Determine Similarity of Documents

March 30 2019

In this post we explain how the application of co-sine similarity calculate between tf-idf vectors can determine how similar one document is to another document.

Similarity and tf-idf

In our previous blog post, we defined and explained tf-idf – which is how we isolate keywords and phrases in documents for the purpose of comparing and contrasting them. By pulling out specific terms we are able to dig deeper and really see how these documents compare, and by what degree they are the same.

Lets use the documents displayed in following image to explore how tf-idf is used to determine document similarity.

We use a graph to map out our data, so there is a visual representation of each document that demonstrates how they relate to one another. As they say a picture is worth a thousand words. All we have to do is find a way to graph the tf-idf data, displayed in the image below, then quantify what we see.

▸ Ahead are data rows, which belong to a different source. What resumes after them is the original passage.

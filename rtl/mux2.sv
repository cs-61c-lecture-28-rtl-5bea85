// mux2: two-input multiplexer, WIDTH bits wide.
//
// y = sel ? in1 : in0. Purely combinational. The processor uses it to pick
// the write register (rd or rt), the ALU B operand (busB or the extended
// immediate), the register write data (ALU result or memory) and the next
// PC. Ports follow the building-block multiplexer (A, B, Select, Y, 32 bits);
// input 0 is selected by Select = 0, as printed on the datapath drawing.
module mux2 #(
  parameter int unsigned WIDTH = 32
) (
  input  logic [WIDTH-1:0] in0,
  input  logic [WIDTH-1:0] in1,
  input  logic             sel,
  output logic [WIDTH-1:0] y
);

  always_comb begin
    y = sel ? in1 : in0;
  end

endmodule
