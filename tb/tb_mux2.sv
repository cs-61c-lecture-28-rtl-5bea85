// tb_mux2: self-checking test of the two-input multiplexer.
//
// Applies random pairs of inputs with both select values, at the 32-bit
// width and at the 5-bit width used for the register-destination choice,
// and checks that Select = 0 passes in0 and Select = 1 passes in1.
module tb_mux2;
  logic [31:0] a0, a1, y;
  logic [4:0]  b0, b1, yb;
  logic        sel;
  int checks = 0, failures = 0;

  mux2 #(.WIDTH(32)) dut32 (.in0(a0), .in1(a1), .sel(sel), .y(y));
  mux2 #(.WIDTH(5))  dut5  (.in0(b0), .in1(b1), .sel(sel), .y(yb));

  initial begin
    #100000;
    failures++;
    $display("watchdog expired");
    $display("TB_RESULT checks=%0d failures=%0d", checks, failures);
    $finish;
  end

  initial begin
    for (int i = 0; i < 200; i++) begin
      a0 = $urandom; a1 = $urandom; b0 = 5'($urandom); b1 = 5'($urandom);
      if (a0 == a1) a1 = ~a0;
      if (b0 == b1) b1 = ~b0;
      sel = 1'(i);
      #1;
      checks++;
      if (y !== (sel ? a1 : a0)) begin
        failures++;
        $display("FAIL 32-bit sel=%b in0=%h in1=%h y=%h", sel, a0, a1, y);
      end
      checks++;
      if (yb !== (sel ? b1 : b0)) begin
        failures++;
        $display("FAIL 5-bit sel=%b in0=%h in1=%h y=%h", sel, b0, b1, yb);
      end
    end
    $display("TB_RESULT checks=%0d failures=%0d", checks, failures);
    $finish;
  end
endmodule
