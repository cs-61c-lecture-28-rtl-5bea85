// regfile: the 32 x 32-bit register file.
//
// Two read ports and one write port. ra selects the register driven onto
// bus_a and rb the one driven onto bus_b; reads are combinational (an
// address change shows on the bus after the access time, no clock needed).
// On a rising clock edge with write_en = 1, bus_w is written into the
// register selected by rw. A register written in a cycle is read with its
// new value from the next cycle on.
//
// Register 0 always reads as zero and ignores writes, as MIPS register $0
// does, and a synchronous reset clears every register; both are this
// design's choices.
module regfile
  import mips_pkg::*;
(
  input  logic      clk,
  input  logic      rst,
  input  logic      write_en,
  input  reg_addr_t rw,
  input  reg_addr_t ra,
  input  reg_addr_t rb,
  input  word_t     bus_w,
  output word_t     bus_a,
  output word_t     bus_b
);

  word_t regs [NREGS];

  always_ff @(posedge clk) begin
    if (rst) begin
      for (int i = 0; i < NREGS; i++) regs[i] <= '0;
    end else if (write_en && rw != '0) begin
      regs[rw] <= bus_w;
    end
  end

  always_comb begin
    bus_a = (ra == '0) ? '0 : regs[ra];
    bus_b = (rb == '0) ? '0 : regs[rb];
  end

endmodule
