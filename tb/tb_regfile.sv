// tb_regfile: self-checking test of the 32 x 32-bit register file.
//
// A reference array in the testbench mirrors the registers. Each cycle it
// drives a random write (register, data, enable) and random read addresses,
// checks both read buses combinationally against the reference before the
// edge (reads need no clock), then applies the edge and updates the
// reference. Also checks reset to zero, that register 0 stays zero, that a
// write with write_en = 0 changes nothing, and that a write becomes visible
// only after the rising edge.
module tb_regfile;
  import mips_pkg::*;
  logic clk = 0, rst, we;
  reg_addr_t rw, ra, rb;
  word_t bw, ba, bb;
  word_t model [32];
  int checks = 0, failures = 0, cycles = 0;

  regfile dut (.clk(clk), .rst(rst), .write_en(we), .rw(rw), .ra(ra), .rb(rb),
               .bus_w(bw), .bus_a(ba), .bus_b(bb));

  always #5 clk = ~clk;
  always @(posedge clk) cycles++;

  initial begin
    wait (cycles == 20000);
    failures++;
    $display("watchdog expired");
    $display("TB_RESULT checks=%0d failures=%0d", checks, failures);
    $finish;
  end

  task automatic check_reads(string tag);
    #1;
    checks++;
    if (ba !== model[ra]) begin failures++; $display("FAIL %s busA R%0d=%h want %h", tag, ra, ba, model[ra]); end
    checks++;
    if (bb !== model[rb]) begin failures++; $display("FAIL %s busB R%0d=%h want %h", tag, rb, bb, model[rb]); end
  endtask

  initial begin
    rst = 1; we = 0; rw = 0; ra = 0; rb = 0; bw = 0;
    @(posedge clk); #1;
    rst = 0;
    foreach (model[i]) model[i] = '0;
    for (int i = 0; i < 32; i++) begin ra = 5'(i); rb = 5'(31 - i); check_reads("reset"); end
    // fill every register
    for (int i = 0; i < 32; i++) begin
      we = 1; rw = 5'(i); bw = $urandom; ra = 5'(i); rb = 5'(i);
      check_reads("before write");  // old value until the edge
      @(posedge clk);
      if (i != 0) model[i] = bw;
      check_reads("after write");
    end
    // random traffic
    for (int n = 0; n < 2000; n++) begin
      we = 1'($urandom); rw = 5'($urandom); bw = $urandom;
      ra = 5'($urandom); rb = 5'($urandom);
      check_reads("random");
      @(posedge clk);
      if (we && rw != 0) model[rw] = bw;
      check_reads("random post");
    end
    $display("TB_RESULT checks=%0d failures=%0d", checks, failures);
    $finish;
  end
endmodule
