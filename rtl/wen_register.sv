// wen_register: N-bit register with write enable.
//
// Like a D flip-flop but N bits wide: on a rising clock edge, if write_en is
// 1, data_out takes data_in; if write_en is 0, data_out does not change.
// A synchronous active-high reset to RESET_VALUE is this design's addition
// so that the program counter starts at a known address.
module wen_register #(
  parameter int unsigned   N           = 32,
  parameter logic [N-1:0]  RESET_VALUE = '0
) (
  input  logic         clk,
  input  logic         rst,
  input  logic         write_en,
  input  logic [N-1:0] data_in,
  output logic [N-1:0] data_out
);

  always_ff @(posedge clk) begin
    if (rst)           data_out <= RESET_VALUE;
    else if (write_en) data_out <= data_in;
  end

endmodule
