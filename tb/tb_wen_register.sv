// tb_wen_register: self-checking test of the N-bit write-enabled register.
//
// Keeps a reference copy of the register in the testbench. Each cycle it
// drives random data and a random write enable; after the rising edge the
// output must equal the new data when write_en was 1 and the old value when
// it was 0. Also checks reset to RESET_VALUE, and that the output does not
// change between clock edges.
module tb_wen_register;
  localparam int N = 16;
  localparam logic [N-1:0] RV = 16'hA5C3;
  logic clk = 0, rst, we;
  logic [N-1:0] d, q, model;
  int checks = 0, failures = 0, cycles = 0;
  int n_hold = 0, n_load = 0;

  wen_register #(.N(N), .RESET_VALUE(RV)) dut (
    .clk(clk), .rst(rst), .write_en(we), .data_in(d), .data_out(q));

  always #5 clk = ~clk;
  always @(posedge clk) cycles++;

  initial begin
    wait (cycles == 5000);
    failures++;
    $display("watchdog expired");
    $display("TB_RESULT checks=%0d failures=%0d", checks, failures);
    $finish;
  end

  initial begin
    rst = 1; we = 0; d = '0;
    @(posedge clk); #1;
    checks++;
    if (q !== RV) begin failures++; $display("FAIL reset value %h", q); end
    rst = 0;
    model = RV;
    for (int i = 0; i < 300; i++) begin
      d  = N'($urandom);
      we = 1'($urandom);
      #2;  // input changes between edges must not reach the output
      checks++;
      if (q !== model) begin failures++; $display("FAIL changed between edges: %h want %h", q, model); end
      @(posedge clk); #1;
      if (we) begin model = d; n_load++; end else n_hold++;
      checks++;
      if (q !== model) begin
        failures++;
        $display("FAIL cycle %0d we=%b d=%h q=%h want %h", i, we, d, q, model);
      end
    end
    if (n_hold == 0 || n_load == 0) begin failures++; $display("FAIL: hold/load not both exercised"); end
    $display("TB_RESULT checks=%0d failures=%0d", checks, failures);
    $finish;
  end
endmodule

First, you will notice that tf-idf takes the three documents and converts them into a long skinny list. This list can be thought of as a vector, the start being the top and the bottom being the end.

Yes, for the purpose of this simple example, our documents are just a few sentences each, but with this method the length of the document is irrelevant because the way we are going to quantify the visualization is to measure the angle from one line on the graph to another. (You can imagine if we computed a tf-idf vector for a book or long article that a wide and very long structure of words would become a shorter vector).

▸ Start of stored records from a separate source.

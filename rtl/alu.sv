// alu: 32-bit arithmetic and logic unit of the MIPS-lite datapath.
//
// alu_ctr selects add, subtract, OR, AND or set-less-than (signed: result is
// 1 if a < b, else 0). Add and subtract share one adder: subtract feeds ~b
// with a carry in of 1. The equal output is 1 when the result is zero, which
// turns a subtract into the a == b test that beq needs. Purely combinational;
// overflow is not reported (addu and subu ignore it).
//
// Add, subtract, OR and the zero test are what MIPS-lite needs; AND and SLT
// are the further operations of the full MIPS ALU. Using a single adder for
// add and subtract is this design's choice.
module alu
  import mips_pkg::*;
(
  input  word_t   a,
  input  word_t   b,
  input  aluctr_e alu_ctr,
  output word_t   result,
  output logic    equal
);

  logic  sub;
  word_t b_in;
  word_t sum;
  logic  carry_out;
  logic  less;

  always_comb begin
    sub  = (alu_ctr == ALU_SUB) || (alu_ctr == ALU_SLT);
    b_in = sub ? ~b : b;
  end

  adder #(.WIDTH(XLEN)) u_adder (
    .a        (a),
    .b        (b_in),
    .carry_in (sub),
    .sum      (sum),
    .carry_out(carry_out)
  );

  always_comb begin
    // Signed a < b: when the signs differ the negative one is smaller,
    // otherwise the sign of a - b decides (no overflow is possible then).
    less = (a[XLEN-1] != b[XLEN-1]) ? a[XLEN-1] : sum[XLEN-1];
    unique case (alu_ctr)
      ALU_ADD, ALU_SUB: result = sum;
      ALU_OR:           result = a | b;
      ALU_AND:          result = a & b;
      ALU_SLT:          result = {{(XLEN-1){1'b0}}, less};
      default:          result = sum;
    endcase
    equal = (result == '0);
  end

endmodule
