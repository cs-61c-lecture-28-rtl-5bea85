// tb_alu: self-checking test of the ALU.
//
// For every operation (add, subtract, OR, AND, signed set-less-than) it
// applies corner operands (zero, equal values, sign boundaries, wrap-around)
// and random ones, and compares the result with an expression computed in
// the testbench. The equal flag is checked against result == 0, and
// specifically for subtract of equal and unequal operands (the beq test).
module tb_alu;
  import mips_pkg::*;
  word_t   a, b, r;
  aluctr_e op;
  logic    eq;
  int checks = 0, failures = 0;

  alu dut (.a(a), .b(b), .alu_ctr(op), .result(r), .equal(eq));

  function automatic word_t model(aluctr_e o, word_t x, word_t y);
    case (o)
      ALU_ADD: return x + y;
      ALU_SUB: return x - y;
      ALU_OR:  return x | y;
      ALU_AND: return x & y;
      ALU_SLT: return ($signed(x) < $signed(y)) ? 32'd1 : 32'd0;
      default: return 'x;
    endcase
  endfunction

  task automatic check_one(aluctr_e o, word_t x, word_t y);
    word_t expect_r;
    a = x; b = y; op = o;
    #1;
    expect_r = model(o, x, y);
    checks++;
    if (r !== expect_r) begin
      failures++;
      $display("FAIL %s %h %h: got %h want %h", o.name(), x, y, r, expect_r);
    end
    checks++;
    if (eq !== (expect_r == 0)) begin
      failures++;
      $display("FAIL equal flag %s %h %h: got %b", o.name(), x, y, eq);
    end
  endtask

  word_t corners [8] = '{32'h0, 32'h1, 32'hFFFF_FFFF, 32'h7FFF_FFFF,
                         32'h8000_0000, 32'h0000_FFFF, 32'h1234_5678, 32'h8000_0001};

  initial begin
    #100000;
    failures++;
    $display("watchdog expired");
    $display("TB_RESULT checks=%0d failures=%0d", checks, failures);
    $finish;
  end

  initial begin
    aluctr_e ops [5] = '{ALU_ADD, ALU_SUB, ALU_OR, ALU_AND, ALU_SLT};
    foreach (ops[k]) begin
      foreach (corners[i]) foreach (corners[j]) check_one(ops[k], corners[i], corners[j]);
      for (int n = 0; n < 200; n++) check_one(ops[k], $urandom, $urandom);
    end
    // beq comparison: subtract of equal operands must raise equal
    for (int n = 0; n < 50; n++) begin
      word_t v = $urandom;
      check_one(ALU_SUB, v, v);
      checks++;
      if (eq !== 1'b1) begin failures++; $display("FAIL equal not set for %h == %h", v, v); end
      check_one(ALU_SUB, v, v ^ (32'h1 << (n % 32)));
      checks++;
      if (eq !== 1'b0) begin failures++; $display("FAIL equal set for unequal operands"); end
    end
    $display("TB_RESULT checks=%0d failures=%0d", checks, failures);
    $finish;
  end
endmodule
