// next_addr_logic: computes the address of the next instruction.
//
// One adder forms PC + 4. A second adder adds the branch offset to it: the
// PC extender sign-extends imm16 and appends two zero bits (a word offset
// turned into a byte offset). A multiplexer steered by npc_sel then picks
//   NPC_PLUS4:  PC + 4
//   NPC_BRANCH: PC + 4 + (sign_ext(imm16) || 00)
// Purely combinational. The structure (two adders, PC extender, one
// multiplexer) follows the single-cycle datapath drawing.
module next_addr_logic
  import mips_pkg::*;
(
  input  word_t    pc,
  input  logic [15:0] imm16,
  input  npc_sel_e npc_sel,
  output word_t    pc_plus4,
  output word_t    npc
);

  word_t pc_ext;
  word_t branch_target;
  logic  unused_c0;
  logic  unused_c1;

  // PC extender: sign_ext(imm16) || 00
  always_comb pc_ext = {{14{imm16[15]}}, imm16, 2'b00};

  adder #(.WIDTH(XLEN)) u_add4 (
    .a        (pc),
    .b        (word_t'(4)),
    .carry_in (1'b0),
    .sum      (pc_plus4),
    .carry_out(unused_c0)
  );

  adder #(.WIDTH(XLEN)) u_add_br (
    .a        (pc_plus4),
    .b        (pc_ext),
    .carry_in (1'b0),
    .sum      (branch_target),
    .carry_out(unused_c1)
  );

  mux2 #(.WIDTH(XLEN)) u_mux (
    .in0(pc_plus4),
    .in1(branch_target),
    .sel(npc_sel == NPC_BRANCH),
    .y  (npc)
  );

endmodule
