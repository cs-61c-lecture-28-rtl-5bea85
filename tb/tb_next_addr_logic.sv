// tb_next_addr_logic: self-checking test of the next address logic.
//
// For random word-aligned PCs and random 16-bit offsets (including the
// largest forward and backward branches and PC wrap-around), checks that
// pc_plus4 = PC + 4 and that npc is PC + 4 for NPC_PLUS4 and
// PC + 4 + sign_ext(imm16) * 4 for NPC_BRANCH.
module tb_next_addr_logic;
  import mips_pkg::*;
  word_t pc, p4, npc;
  logic [15:0] imm;
  npc_sel_e sel;
  int checks = 0, failures = 0;

  next_addr_logic dut (.pc(pc), .imm16(imm), .npc_sel(sel), .pc_plus4(p4), .npc(npc));

  task automatic check_one(word_t tpc, logic [15:0] timm);
    word_t want_p4, want_br;
    int signed off;
    pc = tpc; imm = timm;
    off = int'($signed(timm)) * 4;
    want_p4 = tpc + 32'd4;
    want_br = want_p4 + word_t'(off);
    sel = NPC_PLUS4; #1;
    checks++;
    if (p4 !== want_p4 || npc !== want_p4) begin
      failures++; $display("FAIL +4 pc=%h p4=%h npc=%h", tpc, p4, npc);
    end
    sel = NPC_BRANCH; #1;
    checks++;
    if (npc !== want_br) begin
      failures++; $display("FAIL branch pc=%h imm=%h npc=%h want %h", tpc, timm, npc, want_br);
    end
  endtask

  initial begin
    #100000;
    failures++;
    $display("watchdog expired");
    $display("TB_RESULT checks=%0d failures=%0d", checks, failures);
    $finish;
  end

  initial begin
    check_one(32'h0, 16'h0);
    check_one(32'h0, 16'hFFFF);          // branch to itself: -1 word
    check_one(32'h100, 16'h7FFF);
    check_one(32'h0004_0000, 16'h8000);
    check_one(32'hFFFF_FFFC, 16'h0001);  // wraps
    for (int i = 0; i < 500; i++) check_one($urandom & 32'hFFFF_FFFC, 16'($urandom));
    $display("TB_RESULT checks=%0d failures=%0d", checks, failures);
    $finish;
  end
endmodule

Basically, we are using the tf-idf data to determine a similarity score, which is the cosine (the angle) that exists between the tf-idf vectors (or lines on the graph) of two documents. The documents with the smallest angle between them on the graph feature more similarities than differences.

Once we have the vectors, we plot them on our graph. Each word would be an axis in the graph and you would have a line for each document. However, even for our very simple example we would require a 12-dimensional graph. While computers can plot information like this, it’s impossible to demonstrate in 2D.​

To create a 2D graph we will simplify our example. Let’s assume for the purpose of this article that you are only interested in the words ‘throw’ and ‘kick.’ Perhaps you are trying to invent a game where you throw or kick a ball, and want to make sure no one else has done this before. By simplifying it to only two terms, this allows us to create a 2-dimensional graph with ‘throw’ on one axis and ‘kick’ on the other.

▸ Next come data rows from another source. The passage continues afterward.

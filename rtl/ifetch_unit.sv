// ifetch_unit: instruction fetch unit of the single-cycle processor.
//
// The program counter addresses the instruction memory, whose word appears
// combinationally on `instruction`. At every rising clock edge the PC takes
// the address chosen by the next address logic: PC + 4, or the branch target
// when npc_sel = NPC_BRANCH. One instruction is fetched per cycle.
//
// The PC holds only bits 31:2; its two lowest bits are always 00, since
// instructions are word aligned. Reset (synchronous, active high) sets the
// PC to RESET_PC; reset and its value are this design's choices.
module ifetch_unit
  import mips_pkg::*;
#(
  parameter int unsigned IMEM_DEPTH = 1024,
  parameter string       INIT_FILE  = "",
  parameter word_t       RESET_PC   = '0
) (
  input  logic        clk,
  input  logic        rst,
  input  npc_sel_e    npc_sel,
  input  logic [15:0] imm16,
  output word_t       pc,
  output word_t       instruction
);

  logic [XLEN-3:0] pc_hi;
  word_t           pc_plus4;
  word_t           npc;

  wen_register #(.N(XLEN-2), .RESET_VALUE(RESET_PC[XLEN-1:2])) u_pc (
    .clk     (clk),
    .rst     (rst),
    .write_en(1'b1),
    .data_in (npc[XLEN-1:2]),
    .data_out(pc_hi)
  );

  always_comb pc = {pc_hi, 2'b00};

  next_addr_logic u_nal (
    .pc      (pc),
    .imm16   (imm16),
    .npc_sel (npc_sel),
    .pc_plus4(pc_plus4),
    .npc     (npc)
  );

  inst_memory #(.DEPTH(IMEM_DEPTH), .INIT_FILE(INIT_FILE)) u_imem (
    .adr        (pc),
    .instruction(instruction)
  );

endmodule
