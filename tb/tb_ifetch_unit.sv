// tb_ifetch_unit: self-checking test of the instruction fetch unit.
//
// Fills a 64-word instruction memory with distinct words (word i holds
// 32'hC0DE_0000 + i), resets the PC, then for many cycles picks a random
// nPC_sel and a random imm16. Each cycle it checks that the instruction
// shown is the word at the PC, and after the edge that the PC moved to
// PC + 4 or to PC + 4 + sign_ext(imm16) * 4. The PC must advance on every
// edge: one fetch per cycle.
module tb_ifetch_unit;
  import mips_pkg::*;
  localparam int D = 64;
  logic clk = 0, rst;
  npc_sel_e sel;
  logic [15:0] imm;
  word_t pc, instr, model_pc;
  int checks = 0, failures = 0, cycles = 0, n_branch = 0, n_seq = 0;

  ifetch_unit #(.IMEM_DEPTH(D), .RESET_PC(32'h40)) dut (
    .clk(clk), .rst(rst), .npc_sel(sel), .imm16(imm), .pc(pc), .instruction(instr));

  always #5 clk = ~clk;
  always @(posedge clk) cycles++;

  initial begin
    wait (cycles == 5000);
    failures++;
    $display("watchdog expired");
    $display("TB_RESULT checks=%0d failures=%0d", checks, failures);
    $finish;
  end

  initial begin
    for (int i = 0; i < D; i++) dut.u_imem.mem[i] = 32'hC0DE_0000 + word_t'(i);
    rst = 1; sel = NPC_PLUS4; imm = 0;
    @(posedge clk); #1;
    rst = 0;
    model_pc = 32'h40;
    checks++;
    if (pc !== model_pc) begin failures++; $display("FAIL reset pc %h", pc); end
    for (int n = 0; n < 1000; n++) begin
      sel = npc_sel_e'($urandom % 2);
      imm = 16'(int'($urandom % 41) - 20);   // -20 .. +20 words
      #1;
      checks++;
      if (instr !== 32'hC0DE_0000 + word_t'(pc[7:2])) begin
        failures++; $display("FAIL fetch pc=%h instr=%h", pc, instr);
      end
      @(posedge clk); #1;
      if (sel == NPC_BRANCH) begin
        model_pc = model_pc + 4 + word_t'(int'($signed(imm)) * 4);
        n_branch++;
      end else begin
        model_pc = model_pc + 4;
        n_seq++;
      end
      checks++;
      if (pc !== model_pc) begin failures++; $display("FAIL pc=%h want %h", pc, model_pc); end
      checks++;
      if (pc[1:0] !== 2'b00) begin failures++; $display("FAIL pc not word aligned"); end
    end
    if (n_branch == 0 || n_seq == 0) begin failures++; $display("FAIL: both paths not exercised"); end
    $display("TB_RESULT checks=%0d failures=%0d", checks, failures);
    $finish;
  end
endmodule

If we look at the tf-idf vectors in the large table at the start of the document, and pull the words “throw” and “kick” out, we get the table just above, representing these vector points. Because these are vectors they all get a starting point, which is the point (0,0) (note: each value has been multiplied by 100 to make the graphic a bit tidier)

Remembering back to our previous post, we apply stop words and stemming to the lengthened documents and we get the tf-idf table shown below. So, how does this help us determine if an idea is similar to one that is already out there?

When we plot these three different vectors on a graph, we get the graph below.

We can visually inspect the graph and see that Doc 2 doesn’t have the word “kick.” We can also see that Doc 3 has the word “throw,” but the word is less important in Doc 3 than the word “kick.” We can also see that Doc 1 includes both words and that both words are of equal importance to the document.

To quantify the similarity, you look at the angle between the two documents that you are comparing. To simplify the mathematics of determining the angle we calculate the cosine of the angle rather than the degree of the angle. This results in documents that are similar being closer to the number 1.

When we compare Doc 1 to Doc 2, in the graph above we see the angle is 45-degrees, which gives a cosine of 0.71.

When comparing Doc 1 to Doc 3 as shown above, the angle is 18-degrees, which gives a cosine of.95

When comparing Doc 3 to Doc 2, it creates a 64-degree angle, which gives a cosine of .44; demonstrating that the documents are not very similar as is shown above.

There is an interesting side effect of using the angle to compare the documents. That is the length of the document doesn’t matter. It is a benefit of “geometry”, the angle is the angle no mater how long one side of the angle is.

Computers and math can handle multidimensional spaces greater than 3 the dimensions of our everyday world. This means we can do more than compare two words across all documents, we can compare all words across all documents. In the case of our simple example we would create a 12-dimensional space so that we can compare the entire tf-idf vector of each of the documents. I just don’t know how to envision a 12-dimensional graph, let alone draw one.

Interesting but how does this help determine if something is unique?

How would we use this to determine if an idea or patent is unique? Well if we gather up a whole bunch of documents about the same topic, such as “sports,” and we computed the tf-idf for all those documents and we calculated the cosine between the tf-idf of our new sports idea and all of the other documents we gathered. Well we would end up with a very useful indication of how unique our idea is.

Imagine if the description of our idea ends up with a cosine of .01 when compared to every one of the other documents on sports. That would indicate the description of our idea is very different from the description of all the other sports. What if the cosine of our idea ends up at .99 when compared to all the other documents about sports? Well we probably need to head back to the drawing board.